Collectively, there appears to be no definitive therapeutic treatment for HIV-neurodegeneration and dementia. Some of the above compounds, such as the estrogenic compounds and the CXCR4 antagonist, neomycin B hexa-arginine, have shown some promise. Use of brain-derived neurotrophic factor (BDNF) has yielded favorable results, although delivery of a peptide into the brain offers some challenges [94]. A great deal of additional work is still necessary to determine the true effectiveness of any of these therapeutic approaches.

SUMMARY AND CONCLUSIONS

It is clear from the literature and ongoing studies that considerable work needs to be done to further elucidate the mechanisms of HIV neurotoxicity and the development of HIV-related dementia.
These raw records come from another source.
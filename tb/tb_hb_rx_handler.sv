// tb_hb_rx_handler: self-checking test of the receive handler.
// The testbench plays the NIC on port A of the rx ring and rx buffer: it
// takes descriptors up to the tail pointer, writes random packets (1..1514
// bytes) to the buffer address found in each descriptor and writes the
// descriptor back with length, DD and EOP. Checks: the initial ring fill
// (slot addresses) and first tail value RING_N-1; every packet appears on the
// AXI4-stream intact with correct tkeep/tlast and in order; each descriptor is
// re-armed and the tail follows 0,1,2,... around the ring (several wraps);
// packets stream at one beat per cycle when tready is high; random back
// pressure on tready loses nothing.
module tb_hb_rx_handler;
  import hb_pkg::*;
  localparam int unsigned RING_N     = 64;
  localparam int unsigned SLOT_BYTES = 8192;
  localparam int unsigned NPKT       = 200;
  localparam addr_t       FPGA_BASE  = 64'h0000_0038_0000_0000;

  logic clk = 1'b0, rst_n = 1'b0;
  always #2 clk = ~clk;

  logic      start;
  bram_req_t ring_a, ring_b, buf_a, buf_b;
  data_t     ring_ar, ring_br, buf_ar, buf_br;
  logic      m_tvalid, m_tready, m_tlast, tail_valid;
  data_t     m_tdata;
  strb_t     m_tkeep;
  tail_upd_t tail;
  logic [31:0] rx_pkts;
  int checks = 0, failures = 0;
  longint cyc = 0;
  always @(posedge clk) cyc <= cyc + 1;

  hb_rx_handler #(.RING_N(RING_N), .SLOT_BYTES(SLOT_BYTES)) dut (
    .clk, .rst_n, .start, .fpga_base(FPGA_BASE),
    .ring_req(ring_b), .ring_rdata(ring_br), .buf_req(buf_b), .buf_rdata(buf_br),
    .m_tvalid, .m_tready, .m_tdata, .m_tkeep, .m_tlast, .tail_valid, .tail, .rx_pkts);
  hb_bram #(.DEPTH(RING_BYTES / STRB_W)) ring (.clk, .a_req(ring_a), .a_rdata(ring_ar),
    .b_req(ring_b), .b_rdata(ring_br));
  hb_bram #(.DEPTH(BUF_BYTES / STRB_W)) pbuf (.clk, .a_req(buf_a), .a_rdata(buf_ar),
    .b_req(buf_b), .b_rdata(buf_br));

  task automatic check(input logic ok, input string what);
    checks++;
    if (!ok) begin failures++; $display("FAIL %s", what); end
  endtask

  // ---------------------------------------------------------------- tail monitor
  int tail_val = -1, n_tail = 0;
  always @(posedge clk) if (rst_n && tail_valid) begin
    if (n_tail == 0) check(tail.value == RING_N - 1, "first tail is RING_N-1");
    else check(tail.value == 32'((n_tail - 1) % RING_N), $sformatf("tail %0d", tail.value));
    check(tail.reg_off == NIC_RDT_OFF, "RDT offset");
    tail_val = int'(tail.value);
    n_tail++;
  end

  // ---------------------------------------------------------------- stream checker
  typedef byte unsigned pkt_t[$];
  pkt_t   exp_q[$];
  byte unsigned cur[$];
  int     n_rx = 0, burst_gaps = 0;
  logic   in_pkt = 1'b0, fast = 1'b1;
  always @(posedge clk) begin
    if (m_tvalid && m_tready) begin
      for (int j = 0; j < STRB_W; j++) if (m_tkeep[j]) cur.push_back(m_tdata[8*j +: 8]);
      if (!m_tlast) check(m_tkeep == '1, "full tkeep before last beat");
      in_pkt <= !m_tlast;
      if (m_tlast) begin
        pkt_t e;
        check(exp_q.size() > 0, "unexpected packet");
        if (exp_q.size() > 0) begin
          e = exp_q.pop_front();
          check(cur == e, $sformatf("packet %0d contents (len %0d exp %0d)", n_rx, cur.size(), e.size()));
        end
        cur = {};
        n_rx++;
      end
    end else if (in_pkt && fast && !m_tvalid) burst_gaps++;
    m_tready <= fast ? 1'b1 : 1'($urandom_range(1));
  end

  initial begin
    repeat (500000) @(posedge clk);
    failures++;
    $display("watchdog expired");
    $display("TB_RESULT checks=%0d failures=%0d", checks, failures);
    $finish;
  end

  task automatic ring_rd(input int i, output desc_t d);
    @(negedge clk); ring_a = '{en: 1'b1, we: '0, addr: 16'(i / 2), wdata: '0};
    @(negedge clk); ring_a = '0;
    d = (i % 2) ? ring_ar[255:128] : ring_ar[127:0];
  endtask

  task automatic ring_wr(input int i, input desc_t d);
    @(negedge clk);
    ring_a = '{en: 1'b1, we: (i % 2) ? {16'hffff, 16'h0} : {16'h0, 16'hffff},
               addr: 16'(i / 2), wdata: {d, d}};
    @(negedge clk); ring_a = '0;
  endtask

  initial begin
    int h = 0;
    desc_t d;
    start = 1'b0; ring_a = '0; buf_a = '0; m_tready = 1'b1;
    repeat (3) @(negedge clk);
    rst_n = 1'b1;
    repeat (5) @(negedge clk);
    check(n_tail == 0, "idle before start");
    start = 1'b1;
    wait (n_tail == 1);
    for (int i = 0; i < RING_N; i++) begin
      ring_rd(i, d);
      check(d == {64'd0, FPGA_BASE + addr_t'(RXBUF_BASE) + addr_t'(i * SLOT_BYTES)},
            $sformatf("initial descriptor %0d", i));
    end
    for (int k = 0; k < int'(NPKT); k++) begin
      int len, words;
      addr_t a;
      pkt_t p;
      p = {};
      fast = (k < 100);
      // NIC may use descriptor h only while h != tail
      while (h == tail_val) @(negedge clk);
      ring_rd(h, d);
      if (k >= RING_N) check(d[RXD_DD_BIT] == 1'b0, "descriptor re-armed (DD clear)");
      a = d[63:0];
      check(a == FPGA_BASE + addr_t'(RXBUF_BASE) + addr_t'(h * SLOT_BYTES), "re-armed address");
      len = (k % 10 == 0) ? 1514 : (k % 10 == 1) ? 64 : (k % 10 == 2) ? 32 : $urandom_range(1, 1514);
      if (k == 5) len = 300;
      for (int j = 0; j < len; j++) p.push_back(8'($urandom));
      words = (len + 31) / 32;
      for (int wi = 0; wi < words; wi++) begin
        data_t x = '0;
        strb_t s = '0;
        for (int j = 0; j < 32; j++) if (wi * 32 + j < len) begin
          x[8*j +: 8] = p[wi * 32 + j];
          s[j] = 1'b1;
        end
        @(negedge clk);
        buf_a = '{en: 1'b1, we: s, addr: 16'((a - FPGA_BASE - addr_t'(RXBUF_BASE)) / 32 + addr_t'(wi)), wdata: x};
      end
      @(negedge clk); buf_a = '0;
      exp_q.push_back(p);
      d[RXD_LEN_LSB +: 16] = 16'(len);
      d[RXD_DD_BIT] = 1'b1;
      d[RXD_EOP_BIT] = 1'b1;
      ring_wr(h, d);
      h = (h + 1) % RING_N;
    end
    wait (n_rx == NPKT);
    repeat (10) @(negedge clk);
    check(exp_q.size() == 0, "all packets delivered");
    check(rx_pkts == NPKT, "packet counter");
    check(n_tail == NPKT + 1, $sformatf("tail updates %0d", n_tail));
    check(burst_gaps == 0, $sformatf("one beat per cycle: %0d gaps", burst_gaps));
    $display("TB_RESULT checks=%0d failures=%0d", checks, failures);
    $finish;
  end
endmodule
It is also apparent that the development of therapeutically useful drugs will be delayed due to the complexity of the systems involved with HIV, and gp120/Tat in particular, toxicity. In Scheme 1, factors implicated in HIV neurotoxicity are depicted demonstrating the complexity of mechanisms underlying HIV neurotoxicity. Each of the surrounding circles also represent current avenues being pursued in the development of clinically relevant compounds to attenuate or prevent the progression of HIV neurotoxicity and dementia.

Scheme 1

Schematic of various into HIV neurotoxicity and the major factor involved. Although not an inclusive list, these are the major factors in the pathogenesis of HIV neurotoxicity and the development of dementia. The surrounding circles are not meant to imply that each factor is exclusive of other factors since considerable overlap exists between each of the components.
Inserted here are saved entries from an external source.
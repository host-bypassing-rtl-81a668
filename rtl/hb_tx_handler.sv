// hb_tx_handler: transmit half of the FPGA-based NIC driver ("tx-handler").
//
// Mirror of the rx-handler. The packet handler (hb_tx_pkt_handler) takes
// packets from the network function's AXI4-stream and stores them in the tx
// buffer; the descriptor control (hb_tx_desc_ctrl) then fills the tx ring
// entry and issues a tx tail pointer update so the NIC fetches and sends the
// packet. With wb_en the descriptor control also waits for the NIC's
// descriptor writeback before reusing a slot (congestion control), which
// back-pressures the stream.
//
// Ports: BRAM port B of the tx ring (read data one cycle after the request)
// and of the tx buffer (written only); the AXI4-stream slave; the tail update
// (one-cycle pulse, value = new TDT) toward the delay module.
module hb_tx_handler
  import hb_pkg::*;
#(
  parameter int unsigned RING_N     = 64,
  parameter int unsigned SLOT_BYTES = 8192
) (
  input  logic        clk,
  input  logic        rst_n,
  input  logic        start,
  input  logic        wb_en,
  input  addr_t       fpga_base,
  output bram_req_t   ring_req,
  input  data_t       ring_rdata,
  output bram_req_t   buf_req,
  input  logic        s_tvalid,
  output logic        s_tready,
  input  data_t       s_tdata,
  input  strb_t       s_tkeep,
  input  logic        s_tlast,
  output logic        tail_valid,
  output tail_upd_t   tail,
  output logic [31:0] tx_pkts,
  output logic [31:0] wb_stalls,
  output logic [31:0] trunc_beats
);
  localparam int unsigned IW = $clog2(RING_N);

  logic          slot_ok, post_valid, post_ack;
  logic [IW-1:0] slot, post_slot;
  logic [15:0]   post_len;

  hb_tx_pkt_handler #(.RING_N(RING_N), .SLOT_BYTES(SLOT_BYTES)) u_pkt (
    .clk, .rst_n,
    .slot_ok, .slot, .post_valid, .post_slot, .post_len, .post_ack,
    .buf_req,
    .s_tvalid, .s_tready, .s_tdata, .s_tkeep, .s_tlast,
    .trunc_beats
  );

  hb_tx_desc_ctrl #(.RING_N(RING_N), .SLOT_BYTES(SLOT_BYTES)) u_desc (
    .clk, .rst_n, .start, .wb_en, .fpga_base,
    .ring_req, .ring_rdata,
    .slot_ok, .slot, .post_valid, .post_slot, .post_len, .post_ack,
    .tail_valid, .tail, .tx_pkts, .wb_stalls
  );

endmodule
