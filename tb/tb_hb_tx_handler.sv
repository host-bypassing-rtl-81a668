// tb_hb_tx_handler: self-checking test of the transmit handler.
// A stream source sends random packets (1..1514 bytes, random tvalid gaps);
// the testbench plays the NIC on port A of the tx ring and tx buffer: on each
// tail pointer update it fetches the new descriptors, checks address, length
// and command bits, reads the packet from the buffer and compares it with
// what was sent. Phase 1: writeback off, fast NIC, several ring wraps.
// Phase 2 (after reset): writeback on and a NIC that sends slowly, so the
// ring fills; the handler must wait for DD before reusing a slot (wb_stalls
// rises, the stream is back-pressured) and no queued packet may be
// overwritten.
module tb_hb_tx_handler;
  import hb_pkg::*;
  localparam int unsigned RING_N     = 64;
  localparam int unsigned SLOT_BYTES = 8192;
  localparam addr_t       FPGA_BASE  = 64'h0000_0038_0000_0000;

  logic clk = 1'b0, rst_n = 1'b0;
  always #2 clk = ~clk;

  logic      start, wb_en;
  bram_req_t ring_a, ring_b, buf_a, buf_b;
  data_t     ring_ar, ring_br, buf_ar, buf_br;
  logic      s_tvalid, s_tready, s_tlast, tail_valid;
  data_t     s_tdata;
  strb_t     s_tkeep;
  tail_upd_t tail;
  logic [31:0] tx_pkts, wb_stalls, trunc_beats;
  int checks = 0, failures = 0;

  hb_tx_handler #(.RING_N(RING_N), .SLOT_BYTES(SLOT_BYTES)) dut (
    .clk, .rst_n, .start, .wb_en, .fpga_base(FPGA_BASE),
    .ring_req(ring_b), .ring_rdata(ring_br), .buf_req(buf_b),
    .s_tvalid, .s_tready, .s_tdata, .s_tkeep, .s_tlast,
    .tail_valid, .tail, .tx_pkts, .wb_stalls, .trunc_beats);
  hb_bram #(.DEPTH(RING_BYTES / STRB_W)) ring (.clk, .a_req(ring_a), .a_rdata(ring_ar),
    .b_req(ring_b), .b_rdata(ring_br));
  hb_bram #(.DEPTH(BUF_BYTES / STRB_W)) pbuf (.clk, .a_req(buf_a), .a_rdata(buf_ar),
    .b_req(buf_b), .b_rdata(buf_br));

  task automatic check(input logic ok, input string what);
    checks++;
    if (!ok) begin failures++; $display("FAIL %s", what); end
  endtask

  typedef byte unsigned pkt_t[$];
  pkt_t sent_q[$];
  int   n_sent = 0, n_checked = 0, tail_val = 0, n_tail = 0;
  int   nic_delay = 0, stall_cycles = 0;

  always @(posedge clk) if (rst_n && tail_valid) begin
    check(tail.reg_off == NIC_TDT_OFF, "TDT offset");
    check(tail.value == 32'((tail_val + 1) % RING_N), "tail advances by one");
    tail_val = int'(tail.value);
    n_tail++;
  end
  always @(posedge clk) if (rst_n && s_tvalid && !s_tready) stall_cycles++;

  // stream source
  task automatic send_pkts(input int n);
    for (int k = 0; k < n; k++) begin
      pkt_t p;
      int len;
      p = {};
      len = (k % 7 == 0) ? 1514 : (k % 7 == 1) ? 32 : $urandom_range(1, 1514);
      for (int j = 0; j < len; j++) p.push_back(8'($urandom));
      sent_q.push_back(p);
      for (int wi = 0; wi < (len + 31) / 32; wi++) begin
        data_t x = '0;
        strb_t s = '0;
        for (int j = 0; j < 32; j++) if (wi * 32 + j < len) begin
          x[8*j +: 8] = p[wi * 32 + j]; s[j] = 1'b1;
        end
        @(negedge clk);
        if ($urandom_range(3) == 0) begin
          s_tvalid = 1'b0; @(negedge clk);
        end
        s_tvalid = 1'b1; s_tdata = x; s_tkeep = s; s_tlast = (wi == (len + 31) / 32 - 1);
        do @(posedge clk); while (!s_tready);
      end
      @(negedge clk); s_tvalid = 1'b0;
      n_sent++;
    end
  endtask

  // NIC model: serve descriptors from head up to the tail pointer
  task automatic nic_serve(input int total, input logic wb);
    int h = 0;
    while (n_checked < total) begin
      desc_t d;
      pkt_t  got, e;
      int    len;
      addr_t a;
      if (h == tail_val) begin @(negedge clk); continue; end
      repeat (nic_delay) @(negedge clk);
      @(negedge clk); ring_a = '{en: 1'b1, we: '0, addr: 16'(h / 2), wdata: '0};
      @(negedge clk); ring_a = '0;
      d = (h % 2) ? ring_ar[255:128] : ring_ar[127:0];
      a = d[63:0];
      len = int'(d[TXD_LEN_LSB +: 16]);
      check(a == FPGA_BASE + addr_t'(TXBUF_BASE) + addr_t'(h * SLOT_BYTES), "tx descriptor address");
      check(d[TXD_EOP_BIT] && d[TXD_IFCS_BIT] && d[TXD_RS_BIT] == wb && !d[TXD_DD_BIT],
            "tx descriptor command bits");
      got = {};
      for (int wi = 0; wi < (len + 31) / 32; wi++) begin
        @(negedge clk);
        buf_a = '{en: 1'b1, we: '0, addr: 16'((a - FPGA_BASE - addr_t'(TXBUF_BASE)) / 32 + addr_t'(wi)), wdata: '0};
        @(negedge clk); buf_a = '0;
        for (int j = 0; j < 32; j++) if (wi * 32 + j < len) got.push_back(buf_ar[8*j +: 8]);
      end
      e = sent_q.pop_front();
      check(got == e, $sformatf("tx packet %0d (len %0d exp %0d)", n_checked, len, e.size()));
      if (wb) begin
        d[TXD_DD_BIT] = 1'b1;
        @(negedge clk);
        ring_a = '{en: 1'b1, we: (h % 2) ? {16'hffff, 16'h0} : {16'h0, 16'hffff},
                   addr: 16'(h / 2), wdata: {d, d}};
        @(negedge clk); ring_a = '0;
      end
      n_checked++;
      h = (h + 1) % RING_N;
    end
  endtask

  initial begin
    repeat (2000000) @(posedge clk);
    failures++;
    $display("watchdog expired");
    $display("TB_RESULT checks=%0d failures=%0d", checks, failures);
    $finish;
  end

  initial begin
    start = 0; wb_en = 0; ring_a = '0; buf_a = '0;
    s_tvalid = 0; s_tdata = '0; s_tkeep = '0; s_tlast = 0;
    repeat (3) @(negedge clk);
    rst_n = 1'b1;
    @(negedge clk); start = 1'b1;
    // phase 1: no writeback, fast NIC
    fork
      send_pkts(150);
      nic_serve(150, 1'b0);
    join
    check(tx_pkts == 150 && n_tail == 150, "phase 1 counters");
    check(wb_stalls == 0, "no writeback stalls without writeback");
    // phase 2: writeback on, slow NIC
    @(negedge clk); rst_n = 1'b0; start = 1'b0;
    n_checked = 0; n_tail = 0; tail_val = 0; stall_cycles = 0;
    @(negedge clk); rst_n = 1'b1; wb_en = 1'b1;
    @(negedge clk); start = 1'b1;
    nic_delay = 200;
    fork
      send_pkts(160);
      nic_serve(160, 1'b1);
    join
    check(tx_pkts == 160, "phase 2 counter");
    check(wb_stalls > 0, $sformatf("writeback back pressure happened (%0d)", wb_stalls));
    check(stall_cycles > 0, "stream was back-pressured");
    check(trunc_beats == 0, "no truncation");
    $display("wb_stalls=%0d stream stall cycles=%0d", wb_stalls, stall_cycles);
    $display("TB_RESULT checks=%0d failures=%0d", checks, failures);
    $finish;
  end
endmodule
In sum, interest in elucidating the toxicity cascades for gp120 and Tat toxicity is great. Understanding these cascades is tantamount to developing therapeutic agents which could attenuate or prevent the neuronal degeneration associated with late-stage HIV infection. Agents with effects on multiple cascades are the most likely agents to provide relief from the progression of neuronal degeneration and may very likely come from sources not yet examined. An example could be the effects of lithium on gp120 toxicity as previously reported. Fully understanding the differences between individuals who are demented and those who are not will add significant amounts of information to our knowledge base. If the next decade has even greater productivity than the last, significant and robust advancements can be achieved.